#### Activity:
Please restate word for word, and with nothing added, the lines that run from the one holding "two rows whose" to the end of the entries below.
▶
// dadda_pkg: sizes and types shared by the 8x8 Dadda multiplier.
//
// The multiplier works on unsigned N-bit operands (N = 8) and produces a
// 2N-bit product. The partial product matrix is kept as an N x N array whose
// element [i][j] = a[j] & b[i] has weight 2^(i+j); the reduction tree returns
// two 2N-bit rows whose sum is the product. The operand width is the one the
// design is built for; the reduction tree is wired by hand for it.
package dadda_pkg;

  localparam int unsigned N  = 8;      // operand width
  localparam int unsigned PW = 2 * N;  // product width

  typedef logic [N-1:0]          operand_t;
  typedef logic [PW-1:0]         product_t;
  typedef logic [N-1:0][N-1:0]   pp_matrix_t;  // [i][j]: a[j] & b[i]

endpackage
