// final_adder: carry-propagate adder for the two rows left by the reduction.
//
// s = (a + b) mod 2^W. Purely combinational. The reduction tree hands over
// two rows whose true sum is the product, which always fits in W = 2N bits,
// so the carry out of the top bit is always zero and is not brought out.
// The adder is written as a plain '+' so that synthesis picks the adder
// structure (on an FPGA, the dedicated carry chain).
module final_adder #(
  parameter int unsigned W = 16
) (
  input  logic [W-1:0] a,
  input  logic [W-1:0] b,
  output logic [W-1:0] s
);
  always_comb s = a + b;
endmodule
◀
#### Answer for the task:
// two rows whose true sum is the product, which always fits in W = 2N bits,
// so the carry out of the top bit is always zero and is not brought out.
// The adder is written as a plain '+' so that synthesis picks the adder
// structure (on an FPGA, the dedicated carry chain).
module final_adder #(
  parameter int unsigned W = 16
) (
  input  logic [W-1:0] a,
  input  logic [W-1:0] b,
  output logic [W-1:0] s
);
  always_comb s = a + b;
endmodule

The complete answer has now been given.